▶ _PROBLEM STATEMENT_: List each line of the data that holds the string "feeding".

▶ _DATA SECTION_:
+ + +

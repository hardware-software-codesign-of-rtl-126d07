// tb_coef_bank: self-checking test of the coefficient store.
//
// Checks the identity set after reset, that writes stay invisible until a
// commit, that a commit shows the whole new set one clock later (including a
// write made in the commit clock), that out-of-range addresses are ignored,
// and the commit counter.
module tb_coef_bank;
  import dpd_pkg::*;

  localparam int unsigned P = 4;
  localparam int unsigned M = 3;
  localparam int unsigned NC = (P + 1) * (M + 1);
  localparam int unsigned AW = $clog2(NC);

  logic clk = 0, rst_n = 0;
  logic wr_en = 0;
  logic [AW-1:0] wr_addr = 0;
  coef_t wr_data = '0;
  logic commit = 0;
  coef_t coef [P+1][M+1];
  logic [15:0] commits;

  coef_bank #(.P(P), .M(M)) dut (.*);

  always #5 clk = ~clk;

  int checks = 0, failures = 0;
  initial begin
    repeat (10000) @(posedge clk);
    failures++;
    $display("TB_RESULT checks=%0d failures=%0d", checks, failures);
    $finish;
  end

  coef_t model [NC];     // expected active set
  coef_t pend  [NC];     // expected shadow set

  task automatic compare(string tag);
    for (int p = 0; p <= P; p++)
      for (int m = 0; m <= M; m++) begin
        checks++;
        if (coef[p][m] !== model[p * (M + 1) + m]) begin
          failures++;
          if (failures < 10) $display("%s: d[%0d][%0d] = %h, expected %h", tag, p, m, coef[p][m], model[p*(M+1)+m]);
        end
      end
  endtask

  task automatic write(int a, coef_t d, bit with_commit);
    @(negedge clk);
    wr_en = 1; wr_addr = AW'(a); wr_data = d; commit = with_commit;
    if (a < NC) pend[a] = d;
    @(posedge clk);
    #1;
    wr_en = 0; commit = 0;
    if (with_commit) model = pend;
  endtask

  initial begin
    for (int k = 0; k < NC; k++) model[k] = '0;
    model[0].re = 18'h08000;
    pend = model;
    repeat (2) @(posedge clk);
    rst_n = 1;
    @(posedge clk); #1;
    compare("reset");
    checks++; if (commits != 0) failures++;
    // new set, not yet committed
    for (int k = 0; k < NC; k++) write(k, coef_t'(36'($urandom) ^ (36'($urandom) << 18)), 0);
    compare("before commit");
    write(NC + 3 < (1 << AW) ? NC + 3 : NC, coef_t'(36'h123456789), 0);   // ignored
    compare("bad address");
    @(negedge clk); commit = 1; @(posedge clk); #1; commit = 0; model = pend;
    compare("after commit");
    // write together with commit
    write(5, coef_t'(36'hABCDE1234), 1);
    compare("write+commit");
    checks++; if (commits != 2) begin failures++; $display("commits %0d", commits); end
    // partial update, then commit
    write(0, coef_t'(36'h00001FFFF), 0);
    write(NC - 1, coef_t'(36'h3FFFF0001), 0);
    compare("partial pending");
    write(7, coef_t'(36'h111112222), 1);
    compare("partial commit");
    $display("TB_RESULT checks=%0d failures=%0d", checks, failures);
    $finish;
  end
endmodule
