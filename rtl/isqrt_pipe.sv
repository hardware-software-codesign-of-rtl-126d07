// isqrt_pipe: pipelined integer square root, floor(sqrt(v)).
//
// Used by the predistorter to turn the squared magnitude I^2+Q^2 of a sample
// into its magnitude |x|, which the odd powers |x|^p of the memory polynomial
// need. It is the classic digit-by-digit (bit-pair) method: each of the
// IN_W/2 stages decides one result bit with one subtraction and one compare,
// and each stage is registered, so a new operand is accepted every clock and
// the result appears IN_W/2 clocks later. The document only says that the
// basis functions use |x|; this implementation of the magnitude is a choice of
// this design.
//
// Ports: v (IN_W-bit unsigned operand, taken every clock), root
// (IN_W/2-bit result of the operand presented LATENCY = IN_W/2 clocks
// earlier). No reset: the pipeline holds data only.
module isqrt_pipe #(
  parameter int unsigned IN_W = 32
) (
  input  logic                clk,
  input  logic [IN_W-1:0]     v,
  output logic [IN_W/2-1:0]   root
);
  localparam int unsigned N = IN_W / 2;

  logic [IN_W-1:0] op_q  [N];   // remaining operand after each stage
  logic [IN_W-1:0] res_q [N];   // partial result (scaled) after each stage

  for (genvar s = 0; s < N; s++) begin : g_stage
    // bit pair weight handled by this stage
    localparam logic [IN_W-1:0] ONE = IN_W'(1) << (IN_W - 2 - 2 * s);
    logic [IN_W-1:0] op_i, res_i, op_n, res_n;
    if (s == 0) begin : g_first
      assign op_i  = v;
      assign res_i = '0;
    end else begin : g_next
      assign op_i  = op_q[s-1];
      assign res_i = res_q[s-1];
    end
    always_comb begin
      if (op_i >= res_i + ONE) begin
        op_n  = op_i - (res_i + ONE);
        res_n = (res_i >> 1) + ONE;
      end else begin
        op_n  = op_i;
        res_n = res_i >> 1;
      end
    end
    always_ff @(posedge clk) begin
      op_q[s]  <= op_n;
      res_q[s] <= res_n;
    end
  end

  assign root = res_q[N-1][N-1:0];

endmodule
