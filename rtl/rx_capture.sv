// rx_capture: captures a window of the received (PA feedback) signal.
//
// The RF-ADC path delivers LANES samples per clock. When the processor asks
// for training data (start pulse, window length len in samples), the block
// writes the next len valid samples, in order, into a buffer of DEPTH
// samples organised as DEPTH/LANES words of LANES samples, then raises done
// for one clock and returns to idle. The training-set selector reads the
// buffer afterwards through a one-sample-wide read port. Capturing only a
// window of the feedback under processor control follows the document; the
// buffer, the start/len handshake and the rules below are this design's.
//
// Rules: start is ignored while a capture runs; len is rounded down to whole
// words and clipped to DEPTH; a window of zero words finishes at once. The
// read port has one clock of latency (rd_addr at edge k, rd_data after edge
// k+1) and is meant to be used only while busy is low, since a capture
// overwrites the buffer.
module rx_capture
  import dpd_pkg::*;
#(
  parameter int unsigned LANES = 2,
  parameter int unsigned DEPTH = 40960,     // samples
  localparam int unsigned WORDS = DEPTH / LANES,
  localparam int unsigned WA    = $clog2(WORDS),
  localparam int unsigned LA    = $clog2(DEPTH + 1),
  localparam int unsigned SA    = $clog2(DEPTH)
) (
  input  logic          clk,
  input  logic          rst_n,
  input  logic          adc_valid,
  input  iq_t           adc_in [LANES],
  input  logic          start,
  input  logic [LA-1:0] len,
  output logic          busy,
  output logic          done,
  output logic [LA-1:0] captured,      // samples in the last completed window
  input  logic [SA-1:0] rd_addr,       // sample index
  output iq_t           rd_data
);
  localparam int unsigned LW = (LANES > 1) ? $clog2(LANES) : 1;

  iq_t mem [WORDS][LANES];

  logic [WA:0] wr_word, words_q;

  always_ff @(posedge clk or negedge rst_n) begin
    if (!rst_n) begin
      busy     <= 1'b0;
      done     <= 1'b0;
      wr_word  <= '0;
      words_q  <= '0;
      captured <= '0;
    end else begin
      done <= 1'b0;
      if (!busy) begin
        if (start) begin
          logic [LA-1:0] l;
          l = (len > LA'(DEPTH)) ? LA'(DEPTH) : len;
          words_q <= (WA+1)'(l / LA'(LANES));
          wr_word <= '0;
          busy    <= 1'b1;
        end
      end else if (wr_word >= words_q) begin
        busy     <= 1'b0;
        done     <= 1'b1;
        captured <= LA'(words_q) * LA'(LANES);
      end else if (adc_valid) begin
        wr_word <= wr_word + 1'b1;
      end
    end
  end

  always_ff @(posedge clk) begin
    if (busy && wr_word < words_q && adc_valid) mem[WA'(wr_word)] <= adc_in;
  end

  always_ff @(posedge clk) begin
    rd_data <= mem[WA'(rd_addr / SA'(LANES))][LW'(rd_addr % SA'(LANES))];
  end

endmodule
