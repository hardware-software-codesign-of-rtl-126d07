// tb_rx_capture: self-checking test of the receive capture window.
//
// Feeds a random sample stream, LANES per clock with random gaps, and keeps a
// log of every valid sample with the clock edge it was presented at. Captures
// are started at random moments; the expected window is the first len valid
// samples presented after the edge that took start. After done, the whole
// buffer is read back through the read port and compared, and done, busy,
// captured and the handling of start during a capture and of an oversized
// len are checked. The time from start to done is checked against the number
// of clocks the window needed.
module tb_rx_capture;
  import dpd_pkg::*;

  localparam int unsigned LANES = 2;
  localparam int unsigned DEPTH = 128;
  localparam int unsigned LA = $clog2(DEPTH + 1);
  localparam int unsigned SA = $clog2(DEPTH);

  logic clk = 0, rst_n = 0;
  logic adc_valid = 0;
  iq_t  adc_in [LANES];
  logic start = 0;
  logic [LA-1:0] len = 0;
  logic busy, done;
  logic [LA-1:0] captured;
  logic [SA-1:0] rd_addr = 0;
  iq_t  rd_data;

  rx_capture #(.LANES(LANES), .DEPTH(DEPTH)) dut (.*);

  always #5 clk = ~clk;

  int checks = 0, failures = 0;
  initial begin
    repeat (200000) @(posedge clk);
    failures++;
    $display("TB_RESULT checks=%0d failures=%0d", checks, failures);
    $finish;
  end

  task automatic check(bit cond, string what);
    checks++;
    if (!cond) begin failures++; $display("FAIL: %s", what); end
  endtask

  // stimulus log
  iq_t log_s [$];
  int  log_edge [$];
  int  edge_no = 0;
  bit  feeding = 0;
  int  last_start_edge = 0;

  always @(posedge clk) begin
    edge_no++;
    if (start) last_start_edge = edge_no;
    if (adc_valid) for (int l = 0; l < LANES; l++) begin
      log_s.push_back(adc_in[l]);
      log_edge.push_back(edge_no);
    end
    if (feeding) begin
      adc_valid <= ($urandom % 5 != 0);
      for (int l = 0; l < LANES; l++) adc_in[l] <= $urandom;
    end else adc_valid <= 0;
  end

  task automatic capture(int req_len, bit poke_start);
    int start_edge, eff, first, done_edge, last_edge;
    @(negedge clk);
    start = 1; len = LA'(req_len);
    @(negedge clk);
    start_edge = last_start_edge;
    start = 0;
    eff = (req_len > DEPTH ? DEPTH : req_len) / LANES * LANES;
    while (!done) begin
      if (poke_start) begin start = 1; len = 4; end   // must be ignored
      @(negedge clk);
      start = 0;
    end
    done_edge = edge_no;
    check(captured == LA'(eff), $sformatf("captured %0d exp %0d", captured, eff));
    // locate the expected window in the log
    first = -1;
    for (int k = 0; k < log_s.size(); k++) if (log_edge[k] > start_edge) begin first = k; break; end
    if (eff > 0) begin
      last_edge = log_edge[first + eff - 1];
      check(done_edge == last_edge + 1, $sformatf("done at edge %0d, expected %0d", done_edge, last_edge + 1));
    end
    // read back
    for (int a = 0; a < eff; a++) begin
      @(negedge clk);
      rd_addr = SA'(a);
      @(posedge clk);
      #1;
      checks++;
      if (rd_data !== log_s[first + a]) begin
        failures++;
        if (failures < 10) $display("addr %0d got %h exp %h", a, rd_data, log_s[first + a]);
      end
    end
    check(!busy, "idle after done");
  endtask

  initial begin
    for (int l = 0; l < LANES; l++) adc_in[l] = '0;
    repeat (3) @(posedge clk);
    rst_n = 1;
    feeding = 1;
    repeat (7) @(posedge clk);
    capture(40, 0);
    repeat ($urandom % 13) @(posedge clk);
    capture(DEPTH, 1);
    repeat ($urandom % 13) @(posedge clk);
    capture(33, 0);            // odd: rounded down
    capture(DEPTH + 1, 0);     // clipped
    capture(0, 0);             // empty window
    $display("TB_RESULT checks=%0d failures=%0d", checks, failures);
    $finish;
  end
endmodule
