// mp_predistorter: memory-polynomial digital predistorter, LANES samples/clock.
//
// Computes  y(n) = sum_{p=0..P} sum_{m=0..M} d_pm * x(n-m) * |x(n-m)|^p
// for a complex baseband stream that arrives LANES samples per clock (lane 0
// holds the oldest sample of a clock). The model, the two samples per clock
// and the option of more lanes follow the document; the pipeline and the
// number formats below are this design's.
//
// How it works, per lane: |x|^2 = I^2+Q^2 is registered, an isqrt_pipe stage
// chain turns it into |x| (Q1.15), a chain of P-1 registered multipliers forms
// |x|^2..|x|^P (Q5.15, truncated), and one registered stage forms the basis
// values B_p(n) = x(n)|x(n)|^p (Q7.15, truncated). Basis values are kept in a
// history so that every lane can reach B_p(n-m) of earlier lanes and earlier
// clocks. Each lane then multiplies all (P+1)(M+1) basis values with their
// complex coefficients (registered), sums the products in two registered
// levels (over the M+1 taps of each power, then over the powers) and rounds
// the sum half-up to Q1.15 with saturation (registered). Every stage holds at
// most one multiplier or a short adder chain, aiming at the 256 MHz fabric
// clock the document names (not verified on a device).
//
// Interface: in_valid/x_in take LANES samples in a clock; out_valid/y_out
// give the predistorted samples LATENCY clocks later, at the same rate. The
// basis history only advances on valid data, so gaps in the input do not
// break the memory of the model; it is cleared by reset, so samples before
// the first one count as zero. coef is the active coefficient set from
// coef_bank and may change between any two clocks.
module mp_predistorter
  import dpd_pkg::*;
#(
  parameter int unsigned LANES = 2,   // samples per clock
  parameter int unsigned P     = 4,   // nonlinearity order
  parameter int unsigned M     = 3,   // memory depth
  // clocks from x_in to y_out: input reg, |x|^2, isqrt, powers, basis,
  // products, two adder levels, output
  localparam int unsigned LATENCY = 1 + 1 + 16 + (P > 1 ? P - 1 : 0) + 1 + 1 + 2 + 1
) (
  input  logic  clk,
  input  logic  rst_n,
  input  logic  in_valid,
  input  iq_t   x_in  [LANES],
  input  coef_t coef  [P+1][M+1],
  output logic  out_valid,
  output iq_t   y_out [LANES]
);
  localparam int unsigned NPS  = (P > 1) ? P - 1 : 0;        // power stages
  localparam int unsigned XDLY = 16 + NPS;                   // x delay from |x|^2 reg to basis
  localparam int unsigned HD   = (M + LANES - 1) / LANES;    // history depth in clocks
  localparam int unsigned NT   = (P + 1) * (M + 1);          // terms per output

  // ---------------------------------------------------------------- valid
  localparam int unsigned VBASIS = 1 + 1 + 16 + NPS + 1;     // valid at the basis register
  logic [LATENCY-1:0] vpipe;
  always_ff @(posedge clk or negedge rst_n) begin
    if (!rst_n) vpipe <= '0;
    else        vpipe <= {vpipe[LATENCY-2:0], in_valid};
  end
  assign out_valid = vpipe[LATENCY-1];
  wire basis_valid = vpipe[VBASIS-1];

  // basis of the current clock, per lane
  basis_t bas [LANES][P+1];

  for (genvar l = 0; l < LANES; l++) begin : g_lane
    // ---------------- input register and |x|^2
    iq_t         x_r, x_m;
    logic [31:0] mag2_r;
    always_ff @(posedge clk) begin
      x_r    <= x_in[l];
      x_m    <= x_r;
      mag2_r <= 32'(($signed(x_r.i) * $signed(x_r.i))) + 32'(($signed(x_r.q) * $signed(x_r.q)));
    end

    // ---------------- magnitude
    logic [MAG_W-1:0] mag;
    isqrt_pipe #(.IN_W(32)) u_sqrt (.clk(clk), .v(mag2_r), .root(mag));

    // x delayed to line up with the magnitude and the power chain
    iq_t xd [XDLY];
    always_ff @(posedge clk) begin
      xd[0] <= x_m;
      for (int k = 1; k < XDLY; k++) xd[k] <= xd[k-1];
    end
    // xd[15] lines up with mag, xd[XDLY-1] with the last power stage

    // ---------------- powers |x|^p, p = 0..P
    logic [POW_W-1:0] pw0 [P+1];
    always_comb begin
      pw0 = '{default: '0};
      pw0[0] = POW_W'(1) << FRAC;
      if (P >= 1) pw0[1] = POW_W'(mag);
    end

    logic [POW_W-1:0] pws [NPS+1][P+1];
    logic [MAG_W-1:0] mags [NPS+1];
    assign pws[0]  = pw0;
    assign mags[0] = mag;
    for (genvar j = 1; j <= NPS; j++) begin : g_pow
      logic [POW_W+MAG_W-1:0] prod;
      assign prod = pws[j-1][j] * mags[j-1];
      always_ff @(posedge clk) begin
        for (int p = 0; p <= P; p++)
          pws[j][p] <= (p == j + 1) ? POW_W'(prod >> FRAC) : pws[j-1][p];
        mags[j] <= mags[j-1];
      end
    end

    // ---------------- basis B_p = x |x|^p
    iq_t xb;
    assign xb = (NPS == 0) ? xd[15] : xd[XDLY-1];
    always_ff @(posedge clk) begin
      for (int p = 0; p <= P; p++) begin
        logic signed [SAMPLE_W+POW_W:0] bi, bq;
        bi = $signed(xb.i) * $signed({1'b0, pws[NPS][p]});
        bq = $signed(xb.q) * $signed({1'b0, pws[NPS][p]});
        bas[l][p].i <= BASIS_W'(bi >>> FRAC);
        bas[l][p].q <= BASIS_W'(bq >>> FRAC);
      end
    end
  end

  // ---------------------------------------------------------------- history
  // hist[d][l][p] = basis of lane l, d valid clocks before the current one
  basis_t hist [HD+1][LANES][P+1];
  assign hist[0] = bas;
  if (HD > 0) begin : g_hist
    always_ff @(posedge clk or negedge rst_n) begin
      if (!rst_n) begin
        for (int d = 1; d <= HD; d++)
          for (int l = 0; l < LANES; l++)
            for (int p = 0; p <= P; p++) hist[d][l][p] <= '0;
      end else if (basis_valid) begin
        for (int d = 1; d <= HD; d++) hist[d] <= hist[d-1];
      end
    end
  end

  // ---------------------------------------------------------------- MAC
  for (genvar l = 0; l < LANES; l++) begin : g_mac
    logic signed [ACC_W-1:0] pr_re [NT];
    logic signed [ACC_W-1:0] pr_im [NT];
    logic signed [ACC_W-1:0] acc_re, acc_im;

    for (genvar p = 0; p <= P; p++) begin : g_p
      for (genvar m = 0; m <= M; m++) begin : g_m
        // sample n-m sits in lane (l-m) mod LANES, (m-l+LANES-1)/LANES clocks back
        localparam int signed T  = int'(l) - int'(m);
        localparam int unsigned D  = (T >= 0) ? 0 : (m - l + LANES - 1) / LANES;
        localparam int unsigned SL = (T >= 0) ? T : T + D * LANES;
        basis_t b;
        coef_t  c;
        assign b = hist[D][SL][p];
        assign c = coef[p][m];
        always_ff @(posedge clk) begin
          pr_re[p*(M+1)+m] <= ACC_W'($signed(b.i) * $signed(c.re)) - ACC_W'($signed(b.q) * $signed(c.im));
          pr_im[p*(M+1)+m] <= ACC_W'($signed(b.i) * $signed(c.im)) + ACC_W'($signed(b.q) * $signed(c.re));
        end
      end
    end

    // two-level adder: per power p over the M+1 taps, then over the powers
    logic signed [ACC_W-1:0] ps_re [P+1];
    logic signed [ACC_W-1:0] ps_im [P+1];
    always_ff @(posedge clk) begin
      for (int p = 0; p <= P; p++) begin
        logic signed [ACC_W-1:0] sr, si;
        sr = '0;
        si = '0;
        for (int m = 0; m <= M; m++) begin
          sr += pr_re[p*(M+1)+m];
          si += pr_im[p*(M+1)+m];
        end
        ps_re[p] <= sr;
        ps_im[p] <= si;
      end
    end

    always_ff @(posedge clk) begin
      logic signed [ACC_W-1:0] sr, si;
      sr = '0;
      si = '0;
      for (int p = 0; p <= P; p++) begin
        sr += ps_re[p];
        si += ps_im[p];
      end
      acc_re <= sr;
      acc_im <= si;
      y_out[l].i <= round_sat(acc_re);
      y_out[l].q <= round_sat(acc_im);
    end
  end

endmodule
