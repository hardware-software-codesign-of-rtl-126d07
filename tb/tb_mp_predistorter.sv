// tb_mp_predistorter: self-checking test of the memory-polynomial predistorter.
//
// Runs the test sequence of mp_pd_run on two builds of the predistorter: the
// default two samples per clock and an eight-lane build (the widest the
// design is meant to scale to), in parallel, and reports the combined result.
module tb_mp_predistorter;
  logic fin2, fin8;
  int   c2, f2, c8, f8;

  mp_pd_run #(.LANES(2)) u_lanes2 (.finished(fin2), .checks(c2), .failures(f2));
  mp_pd_run #(.LANES(8)) u_lanes8 (.finished(fin8), .checks(c8), .failures(f8));

  initial begin
    #2000000;
    $display("watchdog");
    $display("TB_RESULT checks=%0d failures=%0d", c2 + c8, f2 + f8 + 1);
    $finish;
  end

  initial begin
    wait (fin2 === 1'b1 && fin8 === 1'b1);
    $display("TB_RESULT checks=%0d failures=%0d", c2 + c8, f2 + f8);
    $finish;
  end
endmodule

+ + +

▶ _TASK SOLUTION_:
  bit  feeding = 0;
    if (feeding) begin
    feeding = 1;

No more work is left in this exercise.